# Al-Qaeda accuses Iran of 9/11 lie



## RackMaster (Apr 22, 2008)

Maybe they'll start a new jihad against Iran and move away from the west. :uhh:  lol



> *   Al-Qaeda accuses Iran of 9/11 lie*
> * Al-Qaeda's deputy leader, Ayman al-Zawahiri, has blamed Iran for spreading the theory that Israel was behind the 11 September 2001 attacks. *
> In an audio tape posted on the internet, Zawahiri insisted al-Qaeda had carried out the attacks on the US.
> He accused Iran, and its Hezbollah allies, of trying to discredit Osama Bin Laden's network.
> ...


----------



## HoosierAnnie (Apr 22, 2008)

Makes me think of two misbehaving children, both of whom are to blame.  "He started it......"


----------



## Marauder06 (Apr 22, 2008)

Iran blames EVERYTHING on the Jews... if a giant asteroid fell out of the sky tonight and crushed an Iranian city, Tehran would be up on the news the next day with a giant flip chart showing how it was all some kind of Zionist conspiracy.


----------



## pardus (Apr 24, 2008)

Marauder06 said:


> Iran blames EVERYTHING on the Jews... if a giant asteroid fell out of the sky tonight and crushed an Iranian city, Tehran would be up on the news the next day with a giant flip chart showing how it was all some kind of Zionist conspiracy.
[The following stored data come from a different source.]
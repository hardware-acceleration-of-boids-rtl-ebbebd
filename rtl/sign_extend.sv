// sign_extend: configurable sign extension of a narrow stored field.
//
// Copies the IN_W-bit input into the low bits of the OUT_W-bit output and
// fills the upper bits with the input's sign bit. Used on every field read
// from the boid memory. Combinational; the upper output bits are copies
// of the input's sign bit by construction.
module sign_extend #(
  parameter int IN_W  = 28,
  parameter int OUT_W = 32
)(
  input  logic [IN_W-1:0]  din,
  output logic [OUT_W-1:0] dout
);
  initial assert (IN_W <= OUT_W) else $error("sign_extend: IN_W > OUT_W");

  if (OUT_W > IN_W) begin : g_ext
    assign dout = {{(OUT_W-IN_W){din[IN_W-1]}}, din};
  end else begin : g_same
    assign dout = din;
  end
endmodule
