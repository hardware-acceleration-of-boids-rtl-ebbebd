// tb_sign_extend: checks sign extension for the default (28 to 32 bits) and
// the velocity width (21 to 32 bits) on random inputs.
module tb_sign_extend;
  logic [27:0] d28;
  logic [31:0] o28;
  logic [20:0] d21;
  logic [31:0] o21;
  int checks = 0, failures = 0;

  sign_extend dut28 (.din(d28), .dout(o28));
  sign_extend #(.IN_W(21), .OUT_W(32)) dut21 (.din(d21), .dout(o21));

  initial begin
    for (int i = 0; i < 1000; i++) begin
      int e28, e21;
      d28 = 28'($urandom);
      d21 = 21'($urandom);
      #1;
      e28 = int'(d28) - (d28[27] ? (1 << 28) : 0);
      e21 = int'(d21) - (d21[20] ? (1 << 21) : 0);
      checks += 2;
      if (int'(o28) != e28) begin failures++; $display("FAIL 28: %h -> %h", d28, o28); end
      if (int'(o21) != e21) begin failures++; $display("FAIL 21: %h -> %h", d21, o21); end
    end
    $display("TB_RESULT checks=%0d failures=%0d", checks, failures);
    $finish;
  end

  initial begin
    #1_000_000;
    failures++;
    $display("TB_RESULT checks=%0d failures=%0d", checks, failures);
    $finish;
  end
endmodule
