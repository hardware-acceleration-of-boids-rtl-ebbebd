// vga_pixel_or: the "combinational logic" between boid memory and VGA driver.
//
// The VGA driver announces the pixel it will draw next (next_x, next_y).
// Every stored boid position is compared with it: the integer part of X
// (bits above the 16 fraction bits) must equal next_x and the integer part
// of Y must equal next_y. The per-boid matches are ORed together, so
// `hit` is 1 when any boid sits on that pixel; `color` is then white
// (8'hFF) and otherwise black. Negative positions never match. Purely
// combinational, one comparator pair per boid, which is why this direct
// scheme scales poorly with the swarm size.
// Comparing every register against the driver's next pixel and ORing the
// results follows the reference design; the colour encoding (8-bit, white
// on black) is this design's choice.
module vga_pixel_or
  import boids_pkg::*;
#(
  parameter int NUM_BOIDS = 100
)(
  input  logic [X_W-1:0]   xs [NUM_BOIDS],
  input  logic [Y_W-1:0]   ys [NUM_BOIDS],
  input  logic [PIX_W-1:0] next_x,
  input  logic [PIX_W-1:0] next_y,
  output logic             hit,
  output logic [7:0]       color
);
  localparam int XI_W = X_W - FRAC_BITS;
  localparam int YI_W = Y_W - FRAC_BITS;

  logic [NUM_BOIDS-1:0] match;

  for (genvar i = 0; i < NUM_BOIDS; i++) begin : g_cmp
    assign match[i] = (xs[i][X_W-1:FRAC_BITS] == XI_W'({1'b0, next_x})) &&
                      (ys[i][Y_W-1:FRAC_BITS] == YI_W'({1'b0, next_y}));
  end

  assign hit   = |match;
  assign color = hit ? 8'hFF : 8'h00;
endmodule
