// tb_vga_pixel_or: places 8 boids at random (some off screen, some on the
// same pixel) and scans a window of pixels around each and at random
// spots, comparing `hit`/`color` with a direct search over the boids.
module tb_vga_pixel_or;
  import boids_pkg::*;
  localparam int N = 8;
  logic [X_W-1:0] xs [N];
  logic [Y_W-1:0] ys [N];
  logic [PIX_W-1:0] nx, ny;
  logic hit;
  logic [7:0] color;
  int checks = 0, failures = 0, hits = 0;

  vga_pixel_or #(.NUM_BOIDS(N)) dut (.xs(xs), .ys(ys), .next_x(nx), .next_y(ny),
                                     .hit(hit), .color(color));

  task automatic probe(input int px, input int py);
    logic e;
    if (px < 0 || py < 0) return;  // the driver only asks for on-screen pixels
    e = 0;
    nx = PIX_W'(px); ny = PIX_W'(py);
    #1;
    for (int k = 0; k < N; k++)
      if ((int'($signed(xs[k])) >>> 16) == px && (int'($signed(ys[k])) >>> 16) == py) e = 1;
    checks++;
    if (hit !== e || color !== (e ? 8'hFF : 8'h00)) begin
      failures++;
      if (failures < 10) $display("FAIL pixel (%0d,%0d) hit=%b expected %b", px, py, hit, e);
    end
    if (hit) hits++;
  endtask

  initial begin
    for (int r = 0; r < 20; r++) begin
      for (int k = 0; k < N; k++) begin
        int px, py;
        px = int'($urandom % 700) - 30;
        py = int'($urandom % 540) - 30;
        xs[k] = X_W'((px <<< 16) | ($urandom & 16'hFFFF));
        ys[k] = Y_W'((py <<< 16) | ($urandom & 16'hFFFF));
      end
      xs[1] = xs[0]; ys[1] = ys[0] + 1; // two boids on one pixel
      for (int k = 0; k < N; k++)
        for (int dx = -1; dx <= 1; dx++)
          for (int dy = -1; dy <= 1; dy++)
            probe((int'($signed(xs[k])) >>> 16) + dx, (int'($signed(ys[k])) >>> 16) + dy);
      for (int k = 0; k < 50; k++) probe(int'($urandom % 640), int'($urandom % 480));
    end
    checks++;
    if (hits == 0) failures++;
    $display("TB_RESULT checks=%0d failures=%0d", checks, failures);
    $finish;
  end

  initial begin
    #1_000_000;
    failures++;
    $display("TB_RESULT checks=%0d failures=%0d", checks, failures);
    $finish;
  end
endmodule
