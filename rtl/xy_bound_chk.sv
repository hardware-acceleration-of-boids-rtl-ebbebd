// xy_bound_chk: screen-edge turning and speed limiting of a new velocity.
//
// Takes a boid's position and its freshly computed velocity and returns the
// bounded velocity, combinationally:
//   1. Edge turning: if x is left of LEFT the turn factor is added to vx, if
//      right of RIGHT it is subtracted; likewise vy against TOP and BOTTOM
//      (screen Y grows downward).
//   2. Speed: an approximation of |v| is formed as
//      max(|vx|,|vy|) + (min(|vx|,|vy|) >>> 2). If it exceeds MAX both
//      components shrink by a quarter (v - (v >>> 2)); if it is below MIN
//      both grow by a quarter (v + (v >>> 2)).
// The speed approximation, the shift-based scaling and the 3/6 limits follow
// the reference design; the margins and turn factor are parameters whose
// defaults are this design's choice.
module xy_bound_chk
  import boids_pkg::*;
#(
  parameter fix_t LEFT   = LEFT_MARGIN,
  parameter fix_t RIGHT  = RIGHT_MARGIN,
  parameter fix_t TOP    = TOP_MARGIN,
  parameter fix_t BOTTOM = BOTTOM_MARGIN,
  parameter fix_t TURN   = TURN_FACTOR,
  parameter fix_t MAXS   = MAX_SPEED,
  parameter fix_t MINS   = MIN_SPEED
)(
  input  fix_t x,
  input  fix_t y,
  input  fix_t vx,
  input  fix_t vy,
  output fix_t vx_bounded,
  output fix_t vy_bounded,
  output logic turned,     // an edge rule changed the velocity
  output logic too_fast,   // speed was scaled down
  output logic too_slow    // speed was scaled up
);
  fix_t vxt, vyt, ax, ay, vmax, vmin, speed;

  always_comb begin
    vxt = vx;
    vyt = vy;
    if (x < LEFT)   vxt = vxt + TURN;
    if (x > RIGHT)  vxt = vxt - TURN;
    if (y < TOP)    vyt = vyt + TURN;
    if (y > BOTTOM) vyt = vyt - TURN;
    turned = (x < LEFT) || (x > RIGHT) || (y < TOP) || (y > BOTTOM);

    ax = (vxt < 0) ? -vxt : vxt;
    ay = (vyt < 0) ? -vyt : vyt;
    if (ax > ay) begin vmax = ax; vmin = ay; end
    else         begin vmax = ay; vmin = ax; end
    speed = vmax + (vmin >>> 2);

    too_fast = speed > MAXS;
    too_slow = speed < MINS;
    if (too_fast) begin
      vx_bounded = vxt - (vxt >>> 2);
      vy_bounded = vyt - (vyt >>> 2);
    end else if (too_slow) begin
      vx_bounded = vxt + (vxt >>> 2);
      vy_bounded = vyt + (vyt >>> 2);
    end else begin
      vx_bounded = vxt;
      vy_bounded = vyt;
    end
  end
endmodule
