// tb_xy_bound_chk: random positions across and beyond the screen and random
// velocities; checks the bounded velocity against the reference model and
// that edge turning, slowing down and speeding up all occur. Also checks
// two hand-worked cases.
module tb_xy_bound_chk;
  import boids_pkg::*;
  import boids_ref_pkg::*;
  fix_t x, y, vx, vy, vxb, vyb;
  logic turned, too_fast, too_slow;
  int checks = 0, failures = 0, n_turn = 0, n_fast = 0, n_slow = 0;

  xy_bound_chk dut (.x(x), .y(y), .vx(vx), .vy(vy), .vx_bounded(vxb), .vy_bounded(vyb),
                    .turned(turned), .too_fast(too_fast), .too_slow(too_slow));

  task automatic expect_v(input fix_t ex, input fix_t ey, input string what);
    checks++;
    if (vxb !== ex || vyb !== ey) begin
      failures++;
      if (failures < 10) $display("FAIL %s: got (%h,%h) expected (%h,%h)", what, vxb, vyb, ex, ey);
    end
  endtask

  initial begin
    // In the middle, speed 4 (within 3..6): unchanged
    x = 32'd320 << 16; y = 32'd240 << 16; vx = 32'h0004_0000; vy = 32'h0000_0000; #1;
    expect_v(32'h0004_0000, 32'h0, "cruise");
    // Left of margin, vx=8: +0.2 then 8.2 > 6 so scaled by 3/4
    x = 32'd10 << 16; vx = 32'h0008_0000; vy = 0; #1;
    expect_v(fix_t'(32'h0008_3333 - (32'h0008_3333 >>> 2)), 32'h0, "left+fast");
    for (int i = 0; i < 3000; i++) begin
      fix_t ex, ey;
      x  = fix_t'(int'($urandom % 840) - 100) <<< 16;
      y  = fix_t'(int'($urandom % 680) - 100) <<< 16;
      vx = fix_t'($urandom) >>> 12;
      vy = fix_t'($urandom) >>> 12;
      #1;
      r_bound(x, y, vx, vy, ex, ey);
      expect_v(ex, ey, "random");
      if (turned) n_turn++;
      if (too_fast) n_fast++;
      if (too_slow) n_slow++;
    end
    $display("turned=%0d fast=%0d slow=%0d", n_turn, n_fast, n_slow);
    checks++;
    if (n_turn == 0 || n_fast == 0 || n_slow == 0) failures++;
    $display("TB_RESULT checks=%0d failures=%0d", checks, failures);
    $finish;
  end

  initial begin
    #1_000_000;
    failures++;
    $display("TB_RESULT checks=%0d failures=%0d", checks, failures);
    $finish;
  end
endmodule
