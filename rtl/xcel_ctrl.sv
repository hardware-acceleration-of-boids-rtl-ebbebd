// xcel_ctrl: control unit of the boids accelerator.
//
// A five-state FSM with two loop counters:
//   init     wait for a falling edge of VGA_VS (start of a new screen);
//   sa_init  read boid `boid_tot_ctr` into the Boid State registers and
//            clear the accumulation registers; boid_itr_ctr restarts at the
//            first index other than boid_tot_ctr;
//   sa_ld    present boid `boid_itr_ctr` to the datapath (memory read);
//   sa_calc  latch the Accumulation unit's result; advance boid_itr_ctr,
//            skipping boid_tot_ctr; back to sa_ld while boids remain,
//            otherwise to ac_wb;
//   ac_wb    write the updated boid back to address boid_tot_ctr; go to
//            sa_init for the next boid or, after the last one, to init.
// The one memory read address `rd_addr` is boid_tot_ctr in sa_init and
// boid_itr_ctr otherwise. A full pass over N boids takes N*(2 + 2*(N-1))
// cycles from the first sa_init to the return to init.
//
// States, transitions, counter roles, the skip of boid_tot_ctr and the
// cycle count follow the reference design. Evaluating the end of the scan
// on the next (skipped-ahead) index, so that the last boid also sees
// exactly N-1 others, is this design's reading of the loop condition.
// Synchronous active-high reset to init. Requires NUM_BOIDS >= 2.
module xcel_ctrl
  import boids_pkg::*;
#(
  parameter int NUM_BOIDS = 100,
  parameter int AW = (NUM_BOIDS > 1) ? $clog2(NUM_BOIDS) : 1
)(
  input  logic          clk,
  input  logic          rst,
  input  logic          vga_vs,
  output state_t        state,
  output logic          ld_state,
  output logic          acc_clr,
  output logic          acc_en,
  output logic          wb_en,
  output logic [AW-1:0] rd_addr,
  output logic [AW-1:0] wr_addr,
  output logic          busy,
  output logic          frame_done,
  output logic          itr_skip   // boid_itr_ctr jumped over boid_tot_ctr
);
  // Wide enough to hold NUM_BOIDS + 1 (the index after a skip at the end)
  localparam int CW = $clog2(NUM_BOIDS + 2);
  localparam logic [CW-1:0] LAST = CW'(NUM_BOIDS - 1);

  state_t        state_n;
  logic [CW-1:0] tot_ctr, itr_ctr, itr_plus1, itr_next, itr_first;
  logic          vs_fall, scan_done;

  initial assert (NUM_BOIDS >= 2) else $error("xcel_ctrl: NUM_BOIDS must be >= 2");

  fall_edge_detector u_fed (.clk(clk), .rst(rst), .sig(vga_vs), .fall(vs_fall));

  assign itr_plus1 = itr_ctr + 1'b1;
  assign itr_skip  = (state == ST_SA_CALC) && (itr_plus1 == tot_ctr);
  assign itr_next  = (itr_plus1 == tot_ctr) ? itr_plus1 + 1'b1 : itr_plus1;
  assign itr_first = (tot_ctr == '0) ? CW'(1) : '0;
  assign scan_done = itr_next > LAST;

  // Next-state logic
  always_comb begin
    state_n = state;
    unique case (state)
      ST_INIT:    if (vs_fall) state_n = ST_SA_INIT;
      ST_SA_INIT: state_n = ST_SA_LD;
      ST_SA_LD:   state_n = ST_SA_CALC;
      ST_SA_CALC: state_n = scan_done ? ST_AC_WB : ST_SA_LD;
      ST_AC_WB:   state_n = (tot_ctr >= LAST) ? ST_INIT : ST_SA_INIT;
      default:    state_n = ST_INIT;
    endcase
  end

  // State register and loop counters
  always_ff @(posedge clk) begin
    if (rst) begin
      state   <= ST_INIT;
      tot_ctr <= '0;
      itr_ctr <= '0;
    end else begin
      state <= state_n;
      unique case (state)
        ST_INIT:    tot_ctr <= '0;
        ST_SA_INIT: itr_ctr <= itr_first;
        ST_SA_CALC: if (!scan_done) itr_ctr <= itr_next;
        ST_AC_WB:   tot_ctr <= (tot_ctr >= LAST) ? '0 : tot_ctr + 1'b1;
        default:    ;
      endcase
    end
  end

  // Current-state outputs
  assign ld_state   = (state == ST_SA_INIT);
  assign acc_clr    = (state == ST_SA_INIT);
  assign acc_en     = (state == ST_SA_CALC);
  assign wb_en      = (state == ST_AC_WB);
  assign rd_addr    = AW'((state == ST_SA_INIT) ? tot_ctr : itr_ctr);
  assign wr_addr    = AW'(tot_ctr);
  assign busy       = (state != ST_INIT);
  assign frame_done = wb_en && (tot_ctr >= LAST);

  // The scan never reads the boid being updated, nor past the swarm
  a_itr_in_range: assert property (@(posedge clk) disable iff (rst)
    (state == ST_SA_CALC) |-> (itr_ctr != tot_ctr && itr_ctr <= LAST));
endmodule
Well it makes sense, an asteriod does look like a star.......... of David! :eek:


----------



## SpitfireV (Apr 24, 2008)

It's interesting that AQ seems to be moving to an entirely Sunni outlook and away from their combined Sunni/Shiite "Hands Across Islam" rhetoric. Perhaps this shows that OBL is mostly out of the picture and now the EB guys are taking over more forcefully.


----------



## Simmerin' SigO (Apr 24, 2008)

See!  How great are the planning guys at Zionist Conspiracy HQs?

They've figured out how to get Iran to blame them, thus causing AQ to say "hey...wait a minute....that was OUR operation!  The Zionists didn't do that!"


----------



## HoosierAnnie (Apr 24, 2008)

Nah its not the ZIonists, its the Illuminati.  ;)


----------



## Simmerin' SigO (Apr 24, 2008)

HoosierAnnie said:


> Nah its not the ZIonists, its the Illuminati.  ;)



Ahhh! :doh:


Now is that part of the Tri-Lateral Commission, or is the Illuminati the major league club and the Tri-Lats/Zionists are the AAA minor league franchise?


----------



## HoosierAnnie (Apr 24, 2008)

Simmerin' SigO said:


> Ahhh! :doh: Now is that part of the Tri-Lateral Commission, or is the Illuminati the major league club and the Tri-Lats/Zionists are the AAA minor league franchise?



If I told you, I'd have to kill you.  ;)


----------